Monday, July 4, 2011

WallyWorld Studios

(Click on the title of this blog for a preview)

I finally get it; all the kook pictures you see online of the numb nuts at WallyWorld wearing ridiculous clothes, hair, lack of clothes, lack of hair, two-feet long toenails, no toenails, butt cracks and other cracks, pit hair, leg hair, chest hair, back hair, braided nose hair, braided chin hair (with trinkets attached), eyebrow braided hair, no boobs, huge boobs (used as floor mops), fake boobs, man boobs (with accessories), tattoos, no tattoos, fake tattoos put on with paint brushes (obviously), cake makeup, no makeup, makeup put on with paint brushes (obviously), man makeup (with accessories), cross-dressers, cross-eyed dressers, cross-legged dressers and totally uncrossed-legged dressers (nasty), cute babies with ugly parents (obviously not their own), ugly babies with cute parents (obviously not their own), ugly babies and equally ugly parents (obviously inbreeding), short people ( I mean, really short people), and tall people ( I mean, really tall people).

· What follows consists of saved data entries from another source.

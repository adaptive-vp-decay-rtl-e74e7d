// avpd_pkg: types and constants shared by the Adaptive Value Prediction Decay
// (AVPD) blocks and the value predictors they gate.
//
// An AVPD-managed predictor entry is in one of three power states: enabled
// (data and local counter powered), partially disabled (data off, local counter
// on) or disabled (both off). The three states and their meaning follow the
// published AVPD scheme; the 2-bit state encoding is this design's choice.
// The decay interval is always a power of two and is carried as its log2.
package avpd_pkg;

  // Power state of one predictor entry.
  typedef enum logic [1:0] {
    ST_DISABLED = 2'b00,  // data and local counter switched off
    ST_ENABLED  = 2'b01,  // data and local counter on
    ST_PARTIAL  = 2'b10   // data off, local counter on
  } entry_state_e;

  // Gray-code sequence of the 2-bit saturating local counter: 00,01,11,10.
  localparam logic [1:0] LC_G0 = 2'b00;
  localparam logic [1:0] LC_G1 = 2'b01;
  localparam logic [1:0] LC_G2 = 2'b11;
  localparam logic [1:0] LC_G3 = 2'b10;  // saturated value

  // The local counter spans four global-counter periods, so the global period
  // is the decay interval divided by 4 (log2 difference of 2).
  localparam int unsigned LC_SPAN_LOG2 = 2;

  // Value width of the predicted results (64-bit Alpha integer registers).
  localparam int unsigned VALUE_W = 64;
  // Instruction address width.
  localparam int unsigned PC_W = 64;

  // Slot of each predictor in the top level's per-predictor port arrays.
  localparam int unsigned VP_STP  = 0;
  localparam int unsigned VP_FCM  = 1;
  localparam int unsigned VP_DFCM = 2;
  localparam int unsigned N_VP    = 3;

  // Fold a VALUE_W-bit word into W bits by XOR of W-bit slices. Used by the
  // FCM and DFCM history hashes.
  function automatic logic [15:0] fold_value(input logic [VALUE_W-1:0] v, input int unsigned w);
    logic [15:0] acc;
    logic [15:0] mask;
    acc  = '0;
    mask = 16'((32'd1 << w) - 1);
    for (int unsigned sh = 0; sh < VALUE_W; sh += w) begin
      acc ^= 16'(v >> sh) & mask;
    end
    return acc;
  endfunction

endpackage
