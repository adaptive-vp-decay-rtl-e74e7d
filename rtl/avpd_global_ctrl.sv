// avpd_global_ctrl: the global half of Adaptive Value Prediction Decay.
//
// Holds the current decay interval (a power of two, kept as its log2 in
// di_log2) and the three global counters of the scheme:
//  * the global decay counter, which wraps every 2^(di_log2-2) cycles and
//    then pulses "tick"; the 2-bit local counters of the entries count these
//    ticks, so an entry decays after roughly one decay interval without use;
//  * the partially-disabled entries counter, reset by each tick and loaded
//    with the number of entries that decayed at that tick (pdis_in);
//  * the re-enabled entries counter, reset by each tick and incremented for
//    every partially disabled entry that is accessed again (reen_in).
// An average live time (LIVE_TIME cycles) after each tick, or at the next
// tick if that comes first, the controller evaluates the re-activation ratio
// reen/pdis (one-cycle "expire" pulse; the entries still partially disabled
// then become disabled). If the ratio is at or above INC_TH percent the
// interval doubles (entries were decaying while still live); otherwise, if it
// is at or below DEC_TH percent, it halves (entries decay too late). It stays
// between 2^DI_LOG2_MIN and 2^DI_LOG2_MAX. With no entry partially disabled
// there is nothing to judge and the interval is kept.
//
// Timing: tick and expire are registered-state decodes, valid in the cycle
// they are asserted; the interval changes on the edge after expire and the
// new period applies from the next counter wrap. pdis_in/reen_in are counted
// in the cycle they are presented. Reset is asynchronous, active low, to
// interval 2^DI_LOG2_INIT with all counters zero.
//
// Following the published scheme: the hierarchical counter, power-of-two
// intervals doubled/halved, the two event counters reset by the global
// overflow, the ratio taken after the average live time (about 400 cycles),
// the thresholds, and the 256-cycle lower limit. This design's choices: the
// comparisons are inclusive (so that the 0% and 100% settings can fire), an
// increase wins when both thresholds are met, the upper limit (2^18, the
// longest interval evaluated) and the 512-cycle starting interval.
module avpd_global_ctrl
  import avpd_pkg::*;
#(
  parameter int unsigned N_ENTRIES    = 1024,
  parameter int unsigned LIVE_TIME    = 400,
  parameter int unsigned DI_LOG2_MIN  = 8,
  parameter int unsigned DI_LOG2_MAX  = 18,
  parameter int unsigned DI_LOG2_INIT = 9,
  parameter int unsigned DEC_TH       = 70,   // percent
  parameter int unsigned INC_TH       = 100,  // percent
  localparam int unsigned CNT_W       = $clog2(N_ENTRIES + 1),
  localparam int unsigned DL_W        = $clog2(DI_LOG2_MAX + 1),
  localparam int unsigned GC_W        = DI_LOG2_MAX - LC_SPAN_LOG2,
  localparam int unsigned LT_W        = $clog2(LIVE_TIME + 1)
) (
  input  logic             clk,
  input  logic             rst_n,
  input  logic [CNT_W-1:0] pdis_in,
  input  logic [CNT_W-1:0] reen_in,
  output logic             tick,
  output logic             expire,
  output logic [DL_W-1:0]  di_log2,
  output logic [CNT_W-1:0] pdis_cnt,
  output logic [CNT_W-1:0] reen_cnt,
  output logic             di_up,
  output logic             di_down
);

  localparam int unsigned PROD_W = CNT_W + 7;

  logic [GC_W-1:0]  gcnt_q;
  logic [GC_W-1:0]  period_m1;
  logic [LT_W-1:0]  lt_q;
  logic             eval_done_q;
  logic [DL_W-1:0]  dl_q;
  logic [CNT_W-1:0] pdis_q, reen_q;
  logic [CNT_W-1:0] reen_now;
  logic [PROD_W-1:0] reen_pct, inc_lim, dec_lim;

  // Global period = decay interval / 4 (four steps of the local counter).
  assign period_m1 = GC_W'((64'd1 << (dl_q - DL_W'(LC_SPAN_LOG2))) - 64'd1);
  assign tick      = (gcnt_q >= period_m1);
  assign expire    = !eval_done_q && (tick || (lt_q == LT_W'(LIVE_TIME - 1)));

  // Re-activation ratio test, in integer form: reen*100 against TH*pdis.
  assign reen_now = reen_q + reen_in;
  assign reen_pct = PROD_W'(reen_now) * PROD_W'(100);
  assign inc_lim  = PROD_W'(pdis_q) * PROD_W'(INC_TH);
  assign dec_lim  = PROD_W'(pdis_q) * PROD_W'(DEC_TH);

  always_comb begin
    di_up   = 1'b0;
    di_down = 1'b0;
    if (expire && (pdis_q != '0)) begin
      if (reen_pct >= inc_lim) begin
        di_up = (dl_q < DL_W'(DI_LOG2_MAX));
      end else if (reen_pct <= dec_lim) begin
        di_down = (dl_q > DL_W'(DI_LOG2_MIN));
      end
    end
  end

  always_ff @(posedge clk or negedge rst_n) begin
    if (!rst_n) begin
      gcnt_q      <= '0;
      lt_q        <= '0;
      eval_done_q <= 1'b0;
      dl_q        <= DL_W'(DI_LOG2_INIT);
      pdis_q      <= '0;
      reen_q      <= '0;
    end else begin
      if (di_up)   dl_q <= dl_q + 1'b1;
      if (di_down) dl_q <= dl_q - 1'b1;
      if (tick) begin
        gcnt_q      <= '0;
        lt_q        <= '0;
        eval_done_q <= 1'b0;
        pdis_q      <= pdis_in;
        reen_q      <= '0;
      end else begin
        gcnt_q <= gcnt_q + 1'b1;
        if (lt_q != LT_W'(LIVE_TIME - 1)) lt_q <= lt_q + 1'b1;
        if (expire) eval_done_q <= 1'b1;
        reen_q <= reen_now;
      end
    end
  end

  assign di_log2  = dl_q;
  assign pdis_cnt = pdis_q;
  assign reen_cnt = reen_q;

  a_interval_range: assert property (@(posedge clk) disable iff (!rst_n)
    (dl_q >= DL_W'(DI_LOG2_MIN)) && (dl_q <= DL_W'(DI_LOG2_MAX)));
  // Entries decay only at a tick.
  a_pdis_at_tick: assert property (@(posedge clk) disable iff (!rst_n)
    (pdis_in != '0) |-> tick);

endmodule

OK, they are not faking it, but the rest damn sure are!

When the WallyWorld ugly folks craze first started, I thought it amusing and sometimes downright funny. Every time I went to our local WallyWorld, I would look for the crazies, but, alas, each time I was disappointed. There were none to be found. I wondered where the magical WallyWorld was and how do I get there? Well, the truth is finally out. You can’t go there because it is on a back lot in Hollywood. Yes, that’s right, it’s WallyWorld Studios and you can’t go there. This is about to change though. WallyWorld Studios is going to announce it will open its doors to the public next December just in time for the Christmas season. It will be Hollywood’s newest and most exciting theme park!

Move over, Universal Studios – there is a new kid on the block.